The turbo isn't big enough for you to be able to hear it spool up from outside the car, but you can definitely hear it wind up inside the car!!!






Another one just for fun! I did try it in 3rd, but the poor old clutch is not only a stock replacement, but also shagged too


----------



## LoopRacing (Oct 15, 2005)

Here's some 8V road racing action



http://www.youtube.com/watch?v=g73q0GfqqbM

http://www.youtube.com/watch?v=v5yD8otsNBM&feature=youtube_gdata


----------



## vwturbofox (Jul 31, 2010)

grumpy cise turbo cold morning


----------



## MKIGTITDI (Aug 25, 2007)

Heres a pull as promissed. I slipped launching and im at 60 at the top of 2nd.:laugh:


----------



## vwturbofox (Jul 31, 2010)

MKIGTITDI said:


> Heres a pull as promissed. I slipped launching and im at 60 at the top of 2nd.:laugh:
> 
> wow ill race you :laugh:


----------



## MKIGTITDI (Aug 25, 2007)

What kind of racing we talking about here?:thumbup:


----------



## vwturbofox (Jul 31, 2010)

well can you keep up i am boosted 
you car sounds great fo na 8v and is decent from a dig. i love you carb setup nice


----------



## MKIGTITDI (Aug 25, 2007)

Well have to meet up halfway at an autocross sometime. The maybe meet up at woodburn and you can watch me fade away in the rear view mirror.


----------



## vwturbofox (Jul 31, 2010)

oh i was talking quetermile:laugh: autocross i am getting a bigger turbo so i will have lag so yes autocross i should get smoked. but catch me on the freeway i will brakeboost bye bye bye. 
ok 8v guys any more videos


----------



## John Milner (Jul 20, 2005)

Heres a couple more recent ones from me, from my K-Jet turbo build thread in my sig.

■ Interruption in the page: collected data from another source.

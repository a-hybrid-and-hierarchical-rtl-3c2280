// tb_bmnoc_local_bus: self-checking test of the cluster node's local bus.
//
// Five master models (four cores and the NI position) issue transfers of 1 to
// 7 words to random targets: cores of this CN, a core number that does not
// exist here, and other CNs (which must go to the NI slave). A monitor on the
// slave side checks that each header reaches exactly the slave it should, that
// the data words follow in order with the last one marked, and that every
// transfer is seen once. The first transfer, on an idle bus, must show its
// header two cycles and its first word three cycles after the request. While
// ni_can_accept is low no transfer may start towards the NI; the test counts
// cycles in which a waiting NI transfer was held back and fails if there were
// none.
module tb_bmnoc_local_bus;
  import bmnoc_pkg::*;

  localparam int K = 4, NM = K + 1, PER_MASTER = 30;
  localparam logic [7:0] MY_ADDR = 8'h21;

  logic clk = 1'b0;
  always #5 clk = ~clk;
  logic rst_n;

  int checks = 0, failures = 0;

  logic        m_req [NM], m_last[NM], m_gnt[NM], m_beat[NM];
  hdr_t        m_hdr [NM];
  logic [31:0] m_data[NM];
  logic        s_hdr_valid[NM], s_valid[NM], s_last;
  hdr_t        s_hdr;
  logic [31:0] s_data;
  logic        ni_can_accept;

  bmnoc_local_bus #(.K(K), .MY_ADDR(MY_ADDR)) u_dut (
    .clk, .rst_n, .m_req, .m_hdr, .m_data, .m_last, .m_gnt, .m_beat,
    .s_hdr_valid, .s_hdr, .s_valid, .s_data, .s_last, .ni_can_accept
  );

  task automatic check(bit cond, string msg);
    checks++;
    if (!cond) begin
      failures++;
      $display("FAIL at %0t: %s", $time, msg);
    end
  endtask

  typedef struct {
    hdr_t hdr;
    int   len;
    int   target;   // -1: no slave
    bit   seen;
  } xfer_t;

  xfer_t xfers [int];      // by tag = master * 256 + sequence
  int    mq [NM][$];
  bit    m_act [NM];
  int    m_tag [NM];
  int    m_idx [NM];
  int    cycle = 0, done = 0, total = 0, dropped = 0, held_back = 0;
  int    first_req = -1, first_hdr = -1, first_data = -1;
  bit    s_act [NM];
  int    s_tag [NM];
  int    s_idx [NM];

  function automatic int exp_target(hdr_t h);
    if (h.dst == addr_t'(MY_ADDR)) return (h.dst_core < K) ? int'(h.dst_core) : -1;
    return K;
  endfunction

  always @(posedge clk) begin
    cycle <= cycle + 1;
    if (!rst_n) begin
      for (int m = 0; m < NM; m++) begin
        m_req[m] <= 1'b0; m_hdr[m] <= '0; m_data[m] <= '0; m_last[m] <= 1'b0;
      end
    end else begin
      // ---- slave monitor (values of the cycle that just ended)
      for (int s = 0; s < NM; s++) begin
        if (s_hdr_valid[s]) begin
          int t;
          t = int'(s_hdr.src_core) * 256 + int'(s_hdr.flag);
          check(xfers.exists(t), $sformatf("slave %0d got unknown header", s));
          if (xfers.exists(t)) begin
            check(xfers[t].target == s, $sformatf("transfer %0h at slave %0d, expected %0d", t, s, xfers[t].target));
            check(s_hdr == xfers[t].hdr, "header altered");
          end
          check(!s_act[s], "header during data phase");
          s_act[s] = 1; s_tag[s] = t; s_idx[s] = 0;
          if (first_hdr < 0) first_hdr = cycle - 1;
        end
        if (s_valid[s]) begin
          int t;
          t = s_tag[s];
          check(s_act[s], "data without header");
          check(s_data == {16'(t), 16'(s_idx[s])}, $sformatf("transfer %0h word %0d data %08h", t, s_idx[s], s_data));
          check(s_last == (s_idx[s] == xfers[t].len - 1), $sformatf("transfer %0h last flag wrong", t));
          if (first_data < 0) first_data = cycle - 1;
          s_idx[s]++;
          if (s_last) begin
            s_act[s] = 0;
            check(!xfers[t].seen, "transfer seen twice");
            xfers[t].seen = 1;
            done++;
          end
        end
      end
      // ---- masters
      for (int m = 0; m < NM; m++) begin
        if (m_act[m] && m_beat[m]) begin
          if (m_idx[m] == xfers[m_tag[m]].len - 1) begin
            m_act[m] = 0;
            if (xfers[m_tag[m]].target < 0) begin dropped++; done++; end
          end
          m_idx[m]++;
        end
        if (m_act[m] && !m_beat[m] && xfers[m_tag[m]].target == K && !ni_can_accept &&
            u_dut.state == 0) held_back++;
        if (!m_act[m] && mq[m].size() > 0) begin
          m_act[m] = 1;
          m_tag[m] = mq[m].pop_front();
          m_idx[m] = 0;
          if (first_req < 0) first_req = cycle;
        end
        m_req[m] <= m_act[m];
        if (m_act[m]) begin
          m_hdr[m]  <= xfers[m_tag[m]].hdr;
          m_data[m] <= {16'(m_tag[m]), 16'(m_idx[m])};
          m_last[m] <= (m_idx[m] == xfers[m_tag[m]].len - 1);
        end
      end
    end
  end

  // the NI side refuses new packets now and then
  always @(posedge clk) ni_can_accept <= ($urandom % 4) != 0;

  task automatic add(int m, int seq, hdr_t h, int len);
    int t;
    t = m * 256 + seq;
    h.src_core = 4'(m);
    h.flag = flag_t'(seq);
    xfers[t] = '{hdr: h, len: len, target: exp_target(h), seen: 0};
    mq[m].push_back(t);
    total++;
  endtask

  initial begin
    hdr_t h;
    rst_n = 1'b0;
    for (int m = 0; m < NM; m++) begin m_act[m] = 0; s_act[m] = 0; end
    repeat (3) @(posedge clk);
    #1 rst_n = 1'b1;

    // one transfer on an idle bus: core 1 to core 3, 4 words
    h = '0; h.dst = addr_t'(MY_ADDR); h.dst_core = 4'd3;
    h.src = addr_t'(MY_ADDR);
    add(1, 0, h, 4);
    wait (done == 1);
    check(first_hdr - first_req == 2, $sformatf("request to header %0d cycles, expected 2", first_hdr - first_req));
    check(first_data - first_req == 3, $sformatf("request to data %0d cycles, expected 3", first_data - first_req));

    // random transfers from every master
    for (int m = 0; m < NM; m++) begin
      for (int n = 1; n <= PER_MASTER; n++) begin
        int r;
        h = '0;
        h.src = addr_t'(MY_ADDR);
        r = $urandom % 10;
        if (m == K || r < 5) begin       // the NI only delivers locally
          h.dst = addr_t'(MY_ADDR);
          h.dst_core = 4'($urandom % K);
        end else if (r < 6) begin
          h.dst = addr_t'(MY_ADDR);
          h.dst_core = 4'd9;             // no such core
        end else begin
          h.dst = addr_t'(8'($urandom));
          if (h.dst == addr_t'(MY_ADDR)) h.dst.mr_id = ~h.dst.mr_id;
        end
        add(m, n, h, 1 + $urandom % 7);
      end
    end
    wait (done == total);
    repeat (5) @(posedge clk);
    foreach (xfers[t]) if (xfers[t].len > 0 && xfers[t].target >= 0) check(xfers[t].seen, $sformatf("transfer %0h lost", t));
    check(held_back > 0, "NI back-pressure never held a transfer");
    check(dropped > 0, "no transfer to a missing core was tried");
    $display("bus: %0d transfers, %0d to no slave, %0d cycles NI transfers held back",
             total, dropped, held_back);
    $display("TB_RESULT checks=%0d failures=%0d", checks, failures);
    $finish;
  end

  initial begin
    repeat (100000) @(posedge clk);
    failures++;
    $display("watchdog expired: %0d of %0d transfers", done, total);
    $display("TB_RESULT checks=%0d failures=%0d", checks, failures);
    $finish;
  end

  // no transfer to the NI may start while it cannot accept
  always @(posedge clk) begin
    if (rst_n && u_dut.state == 0 && u_dut.pick_valid && m_act[u_dut.pick]
        && xfers[m_tag[u_dut.pick]].target == K)
      check(ni_can_accept, "transfer to the NI started while it could not accept");
  end

endmodule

First one speaks for itself testing the 2-Step with the new T3/4 50trim setup. Really needs a bigger rpm pill, but can still powerskid 2nd no worries. 3rd it bogs. but I really only need 2nd to heat the tryes up in the waterbox.

2nd one is just a quick blast, rolling on from 2nd.

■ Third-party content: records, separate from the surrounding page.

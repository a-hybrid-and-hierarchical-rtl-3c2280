// bmnoc_ptpcm_arb: output-port arbiter with packet transmission priority
// control (PTPCM).
//
// Each cycle it grants the output link to one of N requesters. Plain operation
// is round robin: a pointer names the requester searched first and moves to
// the one after the winner. The priority control adds one flag per requester.
// A requester whose packet already has its head past the crossbar (mid = 1)
// and that wants to send but finds the buffer downstream full (req = 1,
// ready = 0) is blocked: its flag is set. While it stays blocked the others
// are served in round robin, as before. As soon as a flagged requester is
// ready again it is served ahead of every unflagged one; several flagged
// requesters share the link in round robin among themselves. The flag is
// cleared when the requester's tail flit is granted, and arbitration returns
// to plain round robin. These rules are those of the priority control method;
// the method needs no extra buffer, only the flags. With PTPCM = 0 the flags
// stay clear and the arbiter is a plain round-robin arbiter. The router block
// diagram calls this unit a priority matrix arbiter; the arbitration itself is
// described as round robin, and that is what is built here.
//
// Timing: gnt is combinational from req/ready and the registered state; the
// pointer and flags update on the clock edge. Reset is active low and
// synchronous: pointer to 0, flags clear.
module bmnoc_ptpcm_arb #(
  parameter int unsigned N     = 12,   // requesters (input VCs of a router)
  parameter bit          PTPCM = 1'b1  // 1: priority control on, 0: round robin
) (
  input  logic         clk,
  input  logic         rst_n,
  input  logic [N-1:0] req,     // has a flit for this output
  input  logic [N-1:0] ready,   // downstream buffer has space for it
  input  logic [N-1:0] mid,     // its packet's head flit has already been sent
  input  logic [N-1:0] tail,    // the flit it offers is its packet's last
  output logic [N-1:0] gnt,     // one-hot grant, zero when nobody is eligible
  output logic [N-1:0] prio     // priority flags, for observation
);

  localparam int unsigned IW = (N > 1) ? $clog2(N) : 1;

  logic [IW-1:0] ptr;
  logic [N-1:0]  eligible, pool;

  assign eligible = req & ready;
  assign pool     = (|(eligible & prio)) ? (eligible & prio) : eligible;

  always_comb begin
    int unsigned idx;
    gnt = '0;
    for (int unsigned i = 0; i < N; i++) begin
      idx = (int'(ptr) + i) % N;
      if (gnt == '0 && pool[idx]) gnt[idx] = 1'b1;
    end
  end

  always_ff @(posedge clk) begin
    if (!rst_n) begin
      ptr  <= '0;
      prio <= '0;
    end else begin
      for (int unsigned i = 0; i < N; i++) begin
        if (gnt[i]) ptr <= IW'((i + 1) % N);
      end
      if (PTPCM) begin
        prio <= (prio | (req & ~ready & mid)) & ~(gnt & tail);
      end
    end
  end

  // At most one grant, and only to an eligible requester.
  a_onehot: assert property (@(posedge clk) disable iff (!rst_n)
                             $onehot0(gnt) && ((gnt & ~eligible) == '0));

endmodule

3rd is a slow 1st gear take off power run. (I won't post the speed, but anyone who knows there way around a Mk1 speedo will know how fast it wraps around the speedo if you look closely enough. "km/h too!")


----------



## MKIGTITDI (Aug 25, 2007)

vwturbofox said:


> oh i was talking quetermile:laugh: autocross i am getting a bigger turbo so i will have lag so yes autocross i should get smoked. but catch me on the freeway i will brakeboost bye bye bye.
> ok 8v guys any more videos


Hey im curious as to what times your running in the quarter mile.


----------



## vwturbofox (Jul 31, 2010)

quarter mile didnt get a chance last summer but i have raced my buddys srt4 that ran mid 12s and im right there with him from a dig. Im thinking with my old turbo around mid 12s to low 13s with decent launch but this time big turbo 15 psi aba 10:1 comp and meth im thinking low 12s still need to fab traction bars and get some stickie tires. i will post videos of new turbo when i install next month


----------



## John Milner (Jul 20, 2005)

vwturbofox said:


> quarter mile didnt get a chance last summer but i have raced my buddys srt4 that ran mid 12s and im right there with him from a dig. Im thinking with my old turbo around mid 12s to low 13s with decent launch but this time big turbo 15 psi aba 10:1 comp and meth im thinking low 12s still need to fab traction bars and get some stickie tires. i will post videos of new turbo when i install next month


I don't doubt the speed, but when predicting times, its best to be on the conservative side.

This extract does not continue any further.